• _TASK INSTRUCTIONS_
Among the records below, find each line containing the word "urandom" and copy it.

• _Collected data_
* * * *

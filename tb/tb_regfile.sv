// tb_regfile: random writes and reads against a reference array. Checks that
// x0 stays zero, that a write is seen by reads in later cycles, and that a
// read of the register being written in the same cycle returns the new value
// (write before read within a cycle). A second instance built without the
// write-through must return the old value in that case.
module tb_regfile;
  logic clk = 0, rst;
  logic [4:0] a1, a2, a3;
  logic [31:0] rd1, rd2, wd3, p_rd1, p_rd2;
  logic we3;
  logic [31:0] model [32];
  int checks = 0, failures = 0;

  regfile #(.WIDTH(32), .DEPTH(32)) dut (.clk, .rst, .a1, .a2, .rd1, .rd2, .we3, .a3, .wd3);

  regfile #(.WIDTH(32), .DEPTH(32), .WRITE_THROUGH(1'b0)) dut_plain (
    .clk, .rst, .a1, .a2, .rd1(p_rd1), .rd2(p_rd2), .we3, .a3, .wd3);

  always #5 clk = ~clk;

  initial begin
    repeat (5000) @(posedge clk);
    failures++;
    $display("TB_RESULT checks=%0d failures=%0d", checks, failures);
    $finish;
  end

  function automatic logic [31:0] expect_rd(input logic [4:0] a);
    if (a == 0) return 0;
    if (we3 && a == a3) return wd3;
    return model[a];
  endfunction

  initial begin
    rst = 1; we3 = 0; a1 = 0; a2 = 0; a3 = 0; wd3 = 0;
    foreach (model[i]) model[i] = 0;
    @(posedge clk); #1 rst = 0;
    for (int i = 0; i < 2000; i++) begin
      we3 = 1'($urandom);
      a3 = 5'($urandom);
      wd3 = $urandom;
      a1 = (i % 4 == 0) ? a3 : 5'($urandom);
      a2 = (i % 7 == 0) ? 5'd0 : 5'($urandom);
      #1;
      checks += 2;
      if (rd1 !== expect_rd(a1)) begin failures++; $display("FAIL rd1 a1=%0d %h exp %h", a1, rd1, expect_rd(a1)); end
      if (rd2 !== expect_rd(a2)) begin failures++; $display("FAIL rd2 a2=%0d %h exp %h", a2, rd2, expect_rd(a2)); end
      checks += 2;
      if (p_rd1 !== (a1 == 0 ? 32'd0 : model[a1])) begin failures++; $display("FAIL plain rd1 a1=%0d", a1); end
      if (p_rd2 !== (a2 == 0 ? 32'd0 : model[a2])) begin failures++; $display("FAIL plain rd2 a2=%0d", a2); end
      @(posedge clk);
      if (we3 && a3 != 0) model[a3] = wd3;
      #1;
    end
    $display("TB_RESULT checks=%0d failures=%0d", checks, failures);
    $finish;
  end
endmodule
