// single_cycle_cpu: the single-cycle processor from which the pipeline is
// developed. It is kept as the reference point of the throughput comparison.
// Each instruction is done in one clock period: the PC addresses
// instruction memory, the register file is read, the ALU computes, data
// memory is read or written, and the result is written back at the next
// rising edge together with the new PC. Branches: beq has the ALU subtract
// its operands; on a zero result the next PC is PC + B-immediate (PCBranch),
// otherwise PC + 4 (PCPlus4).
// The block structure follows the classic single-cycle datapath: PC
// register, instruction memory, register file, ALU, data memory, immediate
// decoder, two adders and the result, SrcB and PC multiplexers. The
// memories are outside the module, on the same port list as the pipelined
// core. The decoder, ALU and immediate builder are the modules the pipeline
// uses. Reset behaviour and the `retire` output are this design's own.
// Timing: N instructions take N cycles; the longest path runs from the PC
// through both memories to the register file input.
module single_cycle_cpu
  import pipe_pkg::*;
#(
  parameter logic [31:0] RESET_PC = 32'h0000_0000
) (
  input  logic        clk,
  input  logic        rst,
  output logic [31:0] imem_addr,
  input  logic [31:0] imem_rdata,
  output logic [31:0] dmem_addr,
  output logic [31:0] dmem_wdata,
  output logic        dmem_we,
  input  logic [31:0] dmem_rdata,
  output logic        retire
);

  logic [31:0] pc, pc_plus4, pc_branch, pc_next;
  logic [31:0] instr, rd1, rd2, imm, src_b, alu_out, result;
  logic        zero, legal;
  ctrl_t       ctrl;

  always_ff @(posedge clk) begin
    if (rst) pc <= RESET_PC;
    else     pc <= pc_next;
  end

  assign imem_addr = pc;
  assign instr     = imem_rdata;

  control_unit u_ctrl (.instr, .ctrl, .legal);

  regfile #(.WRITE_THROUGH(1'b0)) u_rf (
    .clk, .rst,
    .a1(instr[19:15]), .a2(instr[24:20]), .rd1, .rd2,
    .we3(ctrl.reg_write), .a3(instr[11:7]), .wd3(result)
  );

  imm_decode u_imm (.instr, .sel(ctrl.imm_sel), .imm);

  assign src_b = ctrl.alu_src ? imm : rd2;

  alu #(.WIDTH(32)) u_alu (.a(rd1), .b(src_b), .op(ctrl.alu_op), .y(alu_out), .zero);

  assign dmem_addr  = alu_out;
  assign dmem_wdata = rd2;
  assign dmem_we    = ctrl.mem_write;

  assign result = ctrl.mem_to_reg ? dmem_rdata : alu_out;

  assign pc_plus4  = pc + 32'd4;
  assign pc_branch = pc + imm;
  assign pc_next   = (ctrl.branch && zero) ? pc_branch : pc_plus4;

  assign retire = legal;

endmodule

* * * *

• _ANSWER SECTION_
      we3 = 1'($urandom);
      a3 = 5'($urandom);
      wd3 = $urandom;
      a1 = (i % 4 == 0) ? a3 : 5'($urandom);
      a2 = (i % 7 == 0) ? 5'd0 : 5'($urandom);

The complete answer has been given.